═════ Record set ═════

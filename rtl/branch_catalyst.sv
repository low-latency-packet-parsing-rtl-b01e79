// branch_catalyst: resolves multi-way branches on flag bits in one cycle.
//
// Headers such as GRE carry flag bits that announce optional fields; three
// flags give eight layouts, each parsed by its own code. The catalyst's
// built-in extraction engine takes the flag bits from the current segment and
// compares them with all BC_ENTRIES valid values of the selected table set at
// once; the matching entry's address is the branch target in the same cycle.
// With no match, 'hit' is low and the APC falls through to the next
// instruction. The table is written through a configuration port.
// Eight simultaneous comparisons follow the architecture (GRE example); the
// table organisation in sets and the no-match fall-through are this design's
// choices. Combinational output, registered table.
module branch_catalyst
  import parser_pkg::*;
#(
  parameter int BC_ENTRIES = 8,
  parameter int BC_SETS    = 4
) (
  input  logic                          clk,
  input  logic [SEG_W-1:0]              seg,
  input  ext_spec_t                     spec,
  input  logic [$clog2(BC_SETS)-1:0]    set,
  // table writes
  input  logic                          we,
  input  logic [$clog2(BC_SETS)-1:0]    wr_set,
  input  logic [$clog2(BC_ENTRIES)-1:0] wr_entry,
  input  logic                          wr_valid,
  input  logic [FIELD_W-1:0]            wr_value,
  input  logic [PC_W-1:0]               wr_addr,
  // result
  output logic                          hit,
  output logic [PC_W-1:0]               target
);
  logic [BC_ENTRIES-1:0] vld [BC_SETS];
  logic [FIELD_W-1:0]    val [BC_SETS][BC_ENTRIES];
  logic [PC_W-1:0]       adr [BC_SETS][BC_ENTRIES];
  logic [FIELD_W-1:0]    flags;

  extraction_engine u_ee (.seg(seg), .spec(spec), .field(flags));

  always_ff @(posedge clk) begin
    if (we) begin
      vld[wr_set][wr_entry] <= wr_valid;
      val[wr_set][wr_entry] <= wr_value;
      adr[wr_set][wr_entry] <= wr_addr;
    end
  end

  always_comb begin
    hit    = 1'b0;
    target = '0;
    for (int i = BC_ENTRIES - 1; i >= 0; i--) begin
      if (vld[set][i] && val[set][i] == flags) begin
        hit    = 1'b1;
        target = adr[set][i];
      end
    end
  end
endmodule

═════
═════ Record set ═════

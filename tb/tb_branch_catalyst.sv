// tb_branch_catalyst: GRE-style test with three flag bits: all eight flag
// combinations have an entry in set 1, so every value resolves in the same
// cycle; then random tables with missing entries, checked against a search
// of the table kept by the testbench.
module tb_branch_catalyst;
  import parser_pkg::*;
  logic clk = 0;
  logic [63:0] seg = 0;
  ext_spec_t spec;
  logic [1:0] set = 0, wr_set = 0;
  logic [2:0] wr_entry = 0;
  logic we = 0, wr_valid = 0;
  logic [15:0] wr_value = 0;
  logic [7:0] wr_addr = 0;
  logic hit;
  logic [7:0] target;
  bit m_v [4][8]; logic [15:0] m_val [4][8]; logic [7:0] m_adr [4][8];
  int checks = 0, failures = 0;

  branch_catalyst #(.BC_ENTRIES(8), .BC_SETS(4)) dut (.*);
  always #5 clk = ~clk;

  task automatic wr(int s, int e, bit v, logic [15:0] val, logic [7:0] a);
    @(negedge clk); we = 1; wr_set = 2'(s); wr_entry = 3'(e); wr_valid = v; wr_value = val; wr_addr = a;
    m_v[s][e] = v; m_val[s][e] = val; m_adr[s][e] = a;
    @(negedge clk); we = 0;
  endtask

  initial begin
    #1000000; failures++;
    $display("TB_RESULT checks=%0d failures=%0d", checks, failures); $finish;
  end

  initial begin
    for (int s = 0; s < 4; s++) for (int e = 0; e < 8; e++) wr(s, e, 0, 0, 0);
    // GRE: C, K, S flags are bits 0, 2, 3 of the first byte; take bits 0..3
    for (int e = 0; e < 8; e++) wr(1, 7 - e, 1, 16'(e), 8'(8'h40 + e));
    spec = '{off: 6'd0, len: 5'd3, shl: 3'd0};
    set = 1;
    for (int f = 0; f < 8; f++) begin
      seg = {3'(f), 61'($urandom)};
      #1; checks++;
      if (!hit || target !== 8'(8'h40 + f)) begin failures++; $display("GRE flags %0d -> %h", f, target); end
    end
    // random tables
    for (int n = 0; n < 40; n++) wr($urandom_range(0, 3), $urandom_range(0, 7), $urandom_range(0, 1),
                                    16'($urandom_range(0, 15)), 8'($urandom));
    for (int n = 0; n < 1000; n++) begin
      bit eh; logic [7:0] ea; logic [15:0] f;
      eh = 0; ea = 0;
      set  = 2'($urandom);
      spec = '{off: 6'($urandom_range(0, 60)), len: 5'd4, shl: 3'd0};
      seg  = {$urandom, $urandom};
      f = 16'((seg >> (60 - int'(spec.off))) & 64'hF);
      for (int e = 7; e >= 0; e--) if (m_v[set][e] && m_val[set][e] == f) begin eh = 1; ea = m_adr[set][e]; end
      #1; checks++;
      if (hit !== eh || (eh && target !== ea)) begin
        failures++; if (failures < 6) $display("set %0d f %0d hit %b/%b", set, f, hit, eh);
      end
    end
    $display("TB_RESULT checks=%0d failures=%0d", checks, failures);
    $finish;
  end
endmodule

═════

The problem: For the records above, state the number of lines that contain "begin", and provide nothing further.

Exercise result: 12